Well yesterday was a sad day! We had this huge storm role in to our cute little town about 3 or 4 pm...at first it was a rain then it turned into a hard rain, then hail...the hail were all sizes, but the biggest I saw were as big as a nickel...it was crazy! Well at first I was like..."Oh Crap! The truck is not under the garage, it could get hail damage...then it was another 'Oh Crap' the garden!" I wasn't too worried about everything, but when the storm kept going and going, I knew there would be damage. I swear it hailed for a good hour or more. This weather so reminds me of Missouri! Anyway, luckly I had brought Buddy in so he wasn't damaged. But as soon as Buddy and I could...well we thought we could, we ventured out into the yard. It was still raining a bit, but rain never hurt anybody. Well at first I checked the truck and it was okay suprisingly...that hail was hard and it was coming down hard! I know...Buddy and I got hit a couple times while out checking for damages! Well I didn't dare go to the garden, but I did, I can't describe to you all how I felt...it was ruined...everything looked so hammered. What once was plants no longer looked like plants, all the leaves were knocked off the vines of everything...it really was a sad sight. The first thing I did was cried! Yup I cried...I have worked so hard in the garden and it has become my pride and joy...to have it taken so fast and not able to do anything was and is hard. But I did learn something from this experience. I started thinking about the pioneers and settlers and how they completely depended on their crops to survive. I just couldn't help but think about how devistated they would have been if this happened to them. They depended on their gardens and crops to feed them...I all the sudden became very grateful for the grocery store down the road, that I could walk to, and all the modern day conviniences we have in our lives today. Even though I may not get too much more out of the garden, Cody and I will still be able to eat through the winter. I learned a very big lesson yesterday...GRATITUDE! We are all so blessed to have what we have and to have opportunities to grow things in gardens. Made me think how really I am not in control of anything...and anything could happen at anytime in my life.

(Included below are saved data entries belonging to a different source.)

// tb_pixel_filter: self-checking test of the three-channel pixel filter in
// all three builds (original, blur, emboss), side by side on the same
// random pixel stream with a random enable. Each colour byte is checked
// against its own reference history, so a swapped or shared channel is
// caught; the pad byte must come out zero.
module tb_pixel_filter;
  import tb_ref_pkg::*;
  import photoshop_pkg::*;

  logic       clk = 0, rst = 1, en = 0;
  bmp_pixel_t din, d_none, d_blur, d_emb;
  int checks = 0, failures = 0;
  int hist [3][9];
  int x1 [3], v1 [3];

  pixel_filter #(.MODE(FILT_NONE))   u_none (.clk, .rst, .en, .din, .dout(d_none));
  pixel_filter #(.MODE(FILT_BLUR))   u_blur (.clk, .rst, .en, .din, .dout(d_blur));
  pixel_filter #(.MODE(FILT_EMBOSS)) u_emb  (.clk, .rst, .en, .din, .dout(d_emb));

  always #5 clk = ~clk;

  initial begin
    #200000;
    failures++;
    $display("watchdog expired");
    $display("TB_RESULT checks=%0d failures=%0d", checks, failures);
    $finish;
  end

  function automatic int chan(bmp_pixel_t p, int c);
    return (c == 0) ? int'(p.r) : (c == 1) ? int'(p.g) : int'(p.b);
  endfunction

  task automatic chk(input int got, input int exp, input string what);
    checks++;
    if (got != exp) begin
      failures++;
      $display("FAIL %s: got %0d expected %0d", what, got, exp);
    end
  endtask

  initial begin
    foreach (hist[c, k]) hist[c][k] = 0;
    foreach (x1[c]) begin x1[c] = 0; v1[c] = 0; end
    din = '0;
    repeat (3) @(posedge clk);
    @(negedge clk) rst = 0;
    for (int n = 0; n < 2000; n++) begin
      @(negedge clk);
      en  = ($urandom_range(0, 4) != 0);
      din = bmp_pixel_t'($urandom);
      #1;
      if (en) begin
        chk(int'(d_none.pad), 0, "pad none");
        chk(int'(d_blur.pad), 0, "pad blur");
        chk(int'(d_emb.pad),  0, "pad emboss");
        for (int c = 0; c < 3; c++) begin
          int x;
          int tmp [9];
          int v;
          x = chan(din, c);
          tmp[0] = x;
          for (int k = 1; k < 9; k++) tmp[k] = hist[c][k-1];
          chk(chan(d_none, c), x, "original");
          chk(chan(d_blur, c), blur_ref(tmp), "blur");
          v = emboss_v(x, x1[c], v1[c]);
          chk(chan(d_emb, c), clip8(v + 128), "emboss");
          for (int k = 8; k > 0; k--) hist[c][k] = hist[c][k-1];
          hist[c][0] = x;
          x1[c] = x; v1[c] = v;
        end
      end
    end
    $display("TB_RESULT checks=%0d failures=%0d", checks, failures);
    $finish;
  end
endmodule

The Lord Giveth and the Lord Taketh Away! I wonder sometimes why, but there is always a bigger picture that we don't see.
I know I have gone on about what a sad day it was yesterday...but I learned something...and even it was only a garden I still learned a lot about life in general. Everything we have can be taken away...I don't want to waste another minute being ungrateful for all the things I have! That was the point I was trying to make through this whole post...GRATITUDE!